Dans Dommage, Alexandre Gouttard explore, sans égards au politiquement correct, les nuances de l’autodestruction, l’étrangeté familière du genre – à travers les voix d’Alejandro-Alejandra – et les confins de la déchirure en son ivresse. Sa posture radicale et expansive n’en demeure pas moins pudique. Par une poésie borderline, il structure avec maestria le chaos pour composer une épopée intime démultipliée par son inscription dans une mémoire collective.
« Ça s’est passé durant l’Appel. Ils ont commencé par faire entrer les morts et pas seulement les nôtres mais aussi ceux des autres pays ! C’était un vrai carnage, une orgie et pour beaucoup la libération. Ils ont laissé entrer la faim et l’anorexie après, l’amour, la domination et la trahison, en troisième, et à la suite de ceux-là qui semblaient se foutre de notre gueule à tous ils ont fait entrer les 92 sexes, les 19 genres de l’espèce ainsi que les 30 000 nations et la guerre et toutes les langues et alors les 37 dieux qui avaient été dépassés par les événements ont énuméré à chacun les promesses que chacun avait brisées en la langue de chacun ; alors les chansons, que rythmaient les cloches des morts, firent danser les enfants noirs et tout s’est arrêté ; un siècle peut-être on aurait dit, tant il a paru profond ce silence, océanique et baptismal, tout comme un déluge ! Les voix des chèvres surgirent alors du néant, puis des bœufs, des insectes et toutes les autres bêtes ont fini par faire leur apparition en dansant aussi. »
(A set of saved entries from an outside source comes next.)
// tb_rc6c_key_schedule: runs the key schedule for two 128-bit keys and compares
// all 40 subkeys with values from a software model of the RC6 schedule. Checks
// that ready drops at start and rises 3*max(c,t)+1 = 121 clocks later, and that
// a reset in the middle of a run clears ready. Two more instances cover the
// shortest and longest keys: 2 bytes (the 16-bit key port of the published block
// symbols, value 0) and 255 bytes (key byte k = k), which needs
// 3*max(128, 40) + 1 = 385 clocks.
module tb_rc6c_key_schedule;
  import rc6c_tb_vec_pkg::word_t;
  import rc6c_tb_vec_pkg::KEY_A, rc6c_tb_vec_pkg::KEY_B;
  import rc6c_tb_vec_pkg::S_KEY_A, rc6c_tb_vec_pkg::S_KEY_B;

  localparam int LATENCY = 121;

  logic         clock = 1'b0, reset = 1'b1, start = 1'b0;
  logic [127:0] key;
  word_t        subkeys [40];
  logic         ready;
  int           checks = 0, failures = 0;

  localparam word_t S_KEY2_ZERO [40] = '{
    16'h8C22, 16'h8C49, 16'hDF3C, 16'h77B5, 16'hBD14, 16'h5C88, 16'hCE88, 16'hC6FA,
    16'h1B01, 16'h44C5, 16'h9FB4, 16'hABE5, 16'hA806, 16'h58F3, 16'hDEA5, 16'hF80D,
    16'h22BE, 16'h176E, 16'hEA61, 16'hB10A, 16'h26B9, 16'h8412, 16'h47D5, 16'h20B9,
    16'h5D84, 16'h517C, 16'h5CC9, 16'hE9E7, 16'hC72E, 16'hD32F, 16'h46A5, 16'h726D,
    16'hC089, 16'hC1F4, 16'h41A6, 16'h5A30, 16'hBA80, 16'h26DE, 16'h6F6D, 16'h0F7A};

  localparam word_t S_KEY255 [40] = '{
    16'h0D67, 16'h39B7, 16'h8172, 16'hBE35, 16'h92E7, 16'h3845, 16'hBDBF, 16'h7F5D,
    16'h39D7, 16'h295F, 16'h4000, 16'hD613, 16'h7BAA, 16'h37B0, 16'h0BDA, 16'h0289,
    16'h5118, 16'hADB6, 16'hC767, 16'hC139, 16'h6FD6, 16'hFC32, 16'hD440, 16'hDDCC,
    16'h7561, 16'h4104, 16'hABD5, 16'hA1A0, 16'h860F, 16'h4B38, 16'hAE95, 16'h26E7,
    16'hDB46, 16'hF3B9, 16'hFDDC, 16'hB2D7, 16'hED83, 16'h82D6, 16'h222C, 16'h3A7D};

  logic          start_x = 1'b0;
  logic [2039:0] key255;
  word_t         subkeys2 [40];
  word_t         subkeys255 [40];
  logic          ready2, ready255;

  rc6c_key_schedule #(.KEY_BYTES(2)) dut2 (
    .clock(clock), .reset(reset), .start(start_x), .key(16'h0000), .subkeys(subkeys2), .ready(ready2));

  rc6c_key_schedule #(.KEY_BYTES(255)) dut255 (
    .clock(clock), .reset(reset), .start(start_x), .key(key255), .subkeys(subkeys255), .ready(ready255));

  always #5 clock = ~clock;

  rc6c_key_schedule #(.KEY_BYTES(16)) dut (
    .clock(clock), .reset(reset), .start(start), .key(key), .subkeys(subkeys), .ready(ready));

  task automatic gen(logic [127:0] k, output int lat);
    @(negedge clock);
    key = k; start = 1'b1;
    @(negedge clock);
    start = 1'b0; key = ~k;   // key need only be valid at start
    lat = 1;
    checks++;
    if (ready) begin
      failures++;
      $display("FAIL ready still high after start");
    end
    while (!ready && lat < 1000) begin
      @(negedge clock);
      lat++;
    end
    checks++;
    if (lat != LATENCY) begin
      failures++;
      $display("FAIL latency %0d, expected %0d", lat, LATENCY);
    end
  endtask

  task automatic compare(word_t exp [40], string name);
    for (int i = 0; i < 40; i++) begin
      checks++;
      if (subkeys[i] !== exp[i]) begin
        failures++;
        $display("FAIL %s S[%0d]=%h expected %h", name, i, subkeys[i], exp[i]);
      end
    end
  endtask

  initial begin
    int lat;
    key = '0;
    repeat (3) @(negedge clock);
    reset = 1'b0;
    gen(KEY_A, lat);
    compare(S_KEY_A, "key A");
    gen(KEY_B, lat);
    compare(S_KEY_B, "key B");
    repeat (5) @(negedge clock);
    compare(S_KEY_B, "key B held");
    // restart, then reset halfway
    @(negedge clock);
    key = KEY_A; start = 1'b1;
    @(negedge clock);
    start = 1'b0;
    repeat (50) @(negedge clock);
    reset = 1'b1;
    @(negedge clock);
    reset = 1'b0;
    repeat (100) @(negedge clock);
    checks++;
    if (ready) begin
      failures++;
      $display("FAIL ready high after reset");
    end
    gen(KEY_A, lat);
    compare(S_KEY_A, "key A after reset");
    // shortest and longest keys
    for (int k = 0; k < 255; k++) key255[8*k +: 8] = 8'(k);
    @(negedge clock);
    start_x = 1'b1;
    @(negedge clock);
    start_x = 1'b0;
    lat = 1;
    while (!ready255 && lat < 1000) begin
      @(negedge clock);
      lat++;
    end
    checks++;
    if (lat != 385) begin
      failures++;
      $display("FAIL 255-byte key latency %0d", lat);
    end
    checks++;
    if (!ready2) begin
      failures++;
      $display("FAIL 2-byte key not ready");
    end
    for (int i = 0; i < 40; i++) begin
      checks += 2;
      if (subkeys2[i] !== S_KEY2_ZERO[i]) begin
        failures++;
        $display("FAIL 2-byte key S[%0d]=%h expected %h", i, subkeys2[i], S_KEY2_ZERO[i]);
      end
      if (subkeys255[i] !== S_KEY255[i]) begin
        failures++;
        $display("FAIL 255-byte key S[%0d]=%h expected %h", i, subkeys255[i], S_KEY255[i]);
      end
    end
    $display("TB_RESULT checks=%0d failures=%0d", checks, failures);
    $finish;
  end

  initial begin
    repeat (5000) @(posedge clock);
    failures++;
    $display("watchdog expired");
    $display("TB_RESULT checks=%0d failures=%0d", checks, failures);
    $finish;
  end

endmodule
Gouttard orchestre un carnaval de mots, flamboyant de correspondances, tout en demeurant recroquevillé, silencieux à l’intérieur de lui-même. Noirceur striée d’éclairs et d’astres éblouissants, charnelle et blessée, l’aura de sa poésie est inoubliable. Depuis le premier vers jusqu’au dernier, Alexandre Gouttard écrit vrai.